Ela morde a língua e se senta abruptamente. Ela pode sentir o gosto de sangue. Ela enterra as suas unhas na terra. Ele fecha os olhos para evitar que as lágrimas caiam. Ela cerra o punho para acabar com a tempestade que ameça quebrar dentro dela.
Agora não, agora não, agora não.
Ela tenta silenciar sua mente enquanto seus olhos se ajustam à escuridão e começa a distinguir as formas das árvores e dos arbustos. Não há nenhuma criatura viva por perto e a noite é fria.
Ela não sabe onde está, mas é longe, e isso basta.
Seu coração afunda no silêncio em volta dela. Suas memórias ainda oscilam.

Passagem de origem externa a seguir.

// sensor_sync: two-flop synchronizer for the asynchronous ignition-coil signal.
//
// The coil pulses are not related to the 1 MHz clock, so they pass two
// flip-flops before the window counters look for rising edges. This adds two
// clock cycles (2 us) of delay, which is negligible against the 4 ms and 250 ms
// windows. The synchronizer is this implementation's addition; the design
// feeds the sensor straight to its two window counters.
//
// Interface: clk, active-low asynchronous rst_n, async_in, sync_out.
module sensor_sync (
  input  logic clk,
  input  logic rst_n,
  input  logic async_in,
  output logic sync_out
);
  logic meta;

  always_ff @(posedge clk or negedge rst_n) begin
    if (!rst_n) begin
      meta     <= 1'b0;
      sync_out <= 1'b0;
    end else begin
      meta     <= async_in;
      sync_out <= meta;
    end
  end
endmodule
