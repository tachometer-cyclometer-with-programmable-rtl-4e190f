// tachometer: engine-speed meter for a four-stroke engine, top level.
//
// Every ignition pulse on sensor_in opens a 4 ms window; the first pulse after
// an idle period also opens a 250 ms gate. While both are open, a 14-bit
// counter counts pulses of a 30 kHz clock derived from the 1 MHz main clock,
// so each ignition pulse in the gate adds about 121 counts. The gate sees
// rpm/120 pulses, so the total is about the speed in rpm: the speed is found
// without multiplying or dividing. When the gate closes, Management copies the
// count into a register, clears the counter and waits for the next gate; the
// register drives a table that gives the 56-bit LED code.
//
// Blocks and connections follow the design's functional scheme: Counter 30 kHz,
// Counter 250 ms, Counter 4 ms, Management, 14 bit Counter, 14 bit Register,
// Table. A two-flop synchronizer on sensor_in and the single-clock style (the
// 30 kHz signal is a clock enable) are this implementation's additions.
//
// Interface: clk (1 MHz), rst_n (active low, asynchronous), sensor_in (coil
// pulses, asynchronous), led (56-bit segment code), reg_out (last measurement).
// Timing: a measurement is ready 3 cycles after its gate closes (two register
// write cycles); the gate opens 3 cycles after the sensor edge (synchronizer
// plus edge detect). Parameters give the timing in clock cycles.
module tachometer
  import tacho_pkg::*;
#(
  parameter int unsigned DIV_30K      = tacho_pkg::DEF_DIV_30K,
  parameter int unsigned SHORT_CYCLES = tacho_pkg::DEF_SHORT_CYCLES,
  parameter int unsigned LONG_CYCLES  = tacho_pkg::DEF_LONG_CYCLES
) (
  input  logic      clk,
  input  logic      rst_n,
  input  logic      sensor_in,
  output led_code_t led,
  output count_t    reg_out
);
  logic        sensor_s;
  logic        tick30;
  logic        counter250ms_out, counter4ms_out;
  logic        counter_ena, register_ena, counter_reset;
  count_t      counter14bit_out;

  sensor_sync u_sync (
    .clk, .rst_n, .async_in(sensor_in), .sync_out(sensor_s)
  );

  counter_30khz #(.DIV(DIV_30K)) u_counter30khz (
    .clk, .rst_n, .counter_out(), .tick(tick30)
  );

  counter_250ms #(.LONG_CYCLES(LONG_CYCLES)) u_counter250ms (
    .clk, .rst_n, .sensor_in(sensor_s), .counter_out(counter250ms_out)
  );

  counter_4ms #(.SHORT_CYCLES(SHORT_CYCLES)) u_counter4ms (
    .clk, .rst_n, .sensor_in(sensor_s), .counter_out(counter4ms_out)
  );

  management u_management (
    .clk, .rst_n,
    .a1(counter250ms_out), .a2(counter4ms_out),
    .count_ena(counter_ena), .reg_ena(register_ena), .count_rst(counter_reset),
    .state()
  );

  counter_14bit #(.W(CNT_W)) u_counter14bit (
    .clk, .rst_n, .rst(counter_reset), .ena(counter_ena), .tick(tick30),
    .counter_out(counter14bit_out)
  );

  register_14bit #(.W(CNT_W)) u_register (
    .clk, .rst_n, .ena(register_ena), .d(counter14bit_out), .q(reg_out)
  );

  led_table u_table (
    .value(reg_out), .led
  );
endmodule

Você não pode me tratar assim!
Você não pode me tratar como...
Ela se levanta. Ela caminha a ermo.
Em um lugar tão escuro em uma noite tão escura, se olhos mortais viessem a vê-la eles a tomariam por uma assombração. Seu cabelo bagunçado e suas roubas esfarrapadas combinados com seu andar esquisito assustariam qualquer um. Eles nem notariam que seus olhos, apesar de cansados e assustados, estavam lúcidos.

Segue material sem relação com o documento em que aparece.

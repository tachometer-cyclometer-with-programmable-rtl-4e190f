// tb_tachometer: end-to-end test of the whole tachometer at its default sizes
// (1 MHz clock, 4 ms and 250 ms windows, divide-by-33 counting clock).
//
// The bench plays ignition pulse trains for a series of engine speeds
// (rpm = 30 x pulse frequency, so the pulse period is 30e6/rpm clock cycles)
// and records the cycle of every sensor rising edge. For each 250 ms gate the
// expected count is worked out from those edges alone: each edge opens a
// 4000-cycle window that ends early at the next edge or at the end of the
// gate, and the count must be the enabled time divided by 33, within one
// count per window. For gates at a steady speed the count must also be close
// to the speed in rpm (one window's worth, 121, plus 2 %). Speeds above
// 7500 rpm give overlapping windows, so the counter runs for the whole gate:
// 250000 / 33 = 7575 counts. The gate must last 250000 cycles, the register
// must change only in the write cycles, and the LED bar must show the range
// of the register value.
//
// Each mechanism must happen at least once: gate closed while the short window
// was open (window cut short), pause between short windows, window restarted
// by a pulse, register write, counter reset, and the table's lowest, middle
// and highest rows. The count of each is printed.
module tb_tachometer;
  import tacho_pkg::*;

  localparam int L   = 250000;
  localparam int S   = 4000;
  localparam int DIV = 33;

  logic      clk = 1'b0, rst_n = 1'b0, sensor_in = 1'b0;
  led_code_t led;
  count_t    reg_out;
  int        checks = 0, failures = 0;

  tachometer dut (.clk, .rst_n, .sensor_in, .led, .reg_out);

  always #500 clk = ~clk;   // 1 MHz

  initial begin
    repeat (5_000_000) @(posedge clk);
    failures++;
    $display("watchdog expired");
    $display("TB_RESULT checks=%0d failures=%0d", checks, failures);
    $finish;
  end

  // ---- stimulus bookkeeping -------------------------------------------
  longint cyc = 0;
  longint edges[$];             // cycle of each sensor rising edge
  int     cur_rpm = 0;
  int     seg_id  = 0;          // increments at each speed change

  always @(posedge clk) cyc++;

  // ---- mechanism counters ---------------------------------------------
  int n_gates = 0, n_cut = 0, n_pause = 0, n_retrig = 0, n_write = 0, n_reset = 0;
  int n_low = 0, n_mid = 0, n_high = 0, n_steady = 0;

  function automatic int expected_k(int v);
    return (v < 700) ? 0 : (v >= 6100) ? 28 : (v - 700) / 200 + 1;
  endfunction

  // enabled cycles in the gate that starts at edge gs
  function automatic longint enabled_cycles(longint gs, output int nwin);
    longint e = 0, stop, gend;
    gend = gs + L;
    nwin = 0;
    foreach (edges[i]) begin
      if (edges[i] < gs || edges[i] >= gend) continue;
      stop = edges[i] + S;
      if (i + 1 < edges.size() && edges[i+1] < stop) stop = edges[i+1];
      if (gend < stop) stop = gend;
      e += stop - edges[i];
      nwin++;
    end
    return e;
  endfunction

  // ---- monitor ---------------------------------------------------------
  logic        a1_q = 1'b0, a2_q = 1'b0, sens_q = 1'b0, wr_q = 1'b0;
  mgmt_state_t st_q = NACHALO;
  longint      gate_start_edge = 0, gate_rise_cyc = 0;
  int          gate_seg = 0, gate_rpm = 0;
  count_t      reg_before = '0;

  always @(posedge clk) if (rst_n) begin
    logic        a1, a2, wr;
    mgmt_state_t st;
    a1 = dut.counter250ms_out;
    a2 = dut.counter4ms_out;
    wr = dut.register_ena;
    st = dut.u_management.state;

    if (dut.sensor_s && !sens_q && a2) n_retrig++;
    if (st == PAUSE && st_q != PAUSE) n_pause++;
    if (st == ZAPIS_A && st_q == COUNT) n_cut++;
    if (st == NACHALO && st_q == ZAPIS_B && dut.counter14bit_out != 0) n_reset++;

    // register may change only while written
    if (!wr_q) begin
      checks++;
      if (reg_out !== reg_before) begin failures++; $display("register changed outside write"); end
    end

    if (a1 && !a1_q) begin
      gate_start_edge = edges[$];
      gate_rise_cyc   = cyc;
      gate_seg        = seg_id;
      gate_rpm        = cur_rpm;
      checks++;
      if (cyc - gate_start_edge > 5) begin
        failures++; $display("gate opened %0d cycles after the edge", cyc - gate_start_edge);
      end
    end
    if (!a1 && a1_q) begin
      n_gates++;
      checks++;
      if (cyc - gate_rise_cyc != L) begin
        failures++; $display("gate lasted %0d cycles", cyc - gate_rise_cyc);
      end
    end

    // write finished: check the measurement
    if (!wr && wr_q) begin
      int     nwin, v, k, lit;
      longint e;
      n_write++;
      e = enabled_cycles(gate_start_edge, nwin);
      v = int'(reg_out);
      checks++;
      if (v < e / DIV - nwin - 1 || v > e / DIV + nwin + 1) begin
        failures++;
        $display("count %0d, expected %0d +- %0d (enabled %0d cycles)", v, e / DIV, nwin + 1, e);
      end
      if (gate_seg == seg_id && gate_rpm > 0) begin
        n_steady++;
        checks++;
        if (gate_rpm <= 7000) begin
          if (v < gate_rpm - 121 - gate_rpm / 50 || v > gate_rpm + 121 + gate_rpm / 50) begin
            failures++; $display("rpm %0d measured as %0d", gate_rpm, v);
          end
        end else if (v < L / DIV - 1 || v > L / DIV + 1) begin
          failures++; $display("rpm %0d: expected %0d counts, got %0d", gate_rpm, L / DIV, v);
        end
        $display("speed %5d rpm: count %5d (%0d windows)", gate_rpm, v, nwin);
      end
      k = expected_k(v);
      lit = $countones(led[BAR_LEDS-1:0]);
      checks++;
      if (lit != k || led[BAR_LEDS-1:0] != BAR_LEDS'((64'd1 << k) - 1)) begin
        failures++; $display("count %0d lights %0d bar LEDs, expected %0d", v, lit, k);
      end
      if (k == 0) n_low++; else if (k == 28) n_high++; else n_mid++;
    end

    if (!wr) reg_before = reg_out;
    a1_q = a1; a2_q = a2; wr_q = wr; st_q = st; sens_q = dut.sensor_s;
  end

  // ---- stimulus --------------------------------------------------------
  task automatic run_speed(int rpm, longint cycles);
    int     period, high;
    longint t0;
    period  = 30_000_000 / rpm;
    high    = (period / 2 < 1000) ? period / 2 : 1000;
    cur_rpm = rpm;
    seg_id++;
    t0 = cyc;
    while (cyc - t0 < cycles) begin
      sensor_in = 1'b1;
      edges.push_back(cyc);
      repeat (high) @(negedge clk);
      sensor_in = 1'b0;
      repeat (period - high) @(negedge clk);
    end
  endtask

  initial begin
    repeat (3) @(negedge clk);
    rst_n = 1'b1;
    repeat (100) @(negedge clk);
    run_speed(500,  600_000);
    run_speed(1000, 600_000);
    run_speed(4000, 600_000);
    run_speed(5200, 600_000);
    run_speed(6500, 600_000);
    run_speed(9000, 600_000);
    cur_rpm = 0; seg_id++;
    repeat (L + 100) @(negedge clk);

    $display("gates=%0d writes=%0d steady=%0d cut_short=%0d pauses=%0d restarts=%0d counter_resets=%0d rows(low/mid/high)=%0d/%0d/%0d",
             n_gates, n_write, n_steady, n_cut, n_pause, n_retrig, n_reset, n_low, n_mid, n_high);
    checks++; if (n_gates  == 0) begin failures++; $display("no gate closed"); end
    checks++; if (n_write  == 0) begin failures++; $display("no register write"); end
    checks++; if (n_steady <  6) begin failures++; $display("too few steady-speed gates"); end
    checks++; if (n_cut    == 0) begin failures++; $display("no window cut short by the gate"); end
    checks++; if (n_pause  == 0) begin failures++; $display("no pause between windows"); end
    checks++; if (n_retrig == 0) begin failures++; $display("no window restarted"); end
    checks++; if (n_reset  == 0) begin failures++; $display("no counter reset"); end
    checks++; if (n_low == 0 || n_mid == 0 || n_high == 0) begin failures++; $display("table rows not all used"); end
    $display("TB_RESULT checks=%0d failures=%0d", checks, failures);
    $finish;
  end
endmodule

Mas sua mente está por um fio, e ela continua a murmurar para si mesma, tentando não perder o controle.
Ela tenta focar em outra coisa. Ela tenta retornar para as memórias inocentes — os bons e velhos dias -, mas a última memória disparou outra.
Então seus pensamentos agora vão para o seu irmão.
Seu patético irmãozinho olhando para ela com olhos estúpidos, acreditando ser melhor do que ela.
Seu patético irmãozinho encarando-a com uma raiva patética achando que finalmente pode derrotá-la.
Seu patético irmãozinho com os lacrimejantes quando reconhece que ela é melhor do que ele jamais será.
Seu patético irmãozinho com olhos desconfiados quando ela sorri para ele.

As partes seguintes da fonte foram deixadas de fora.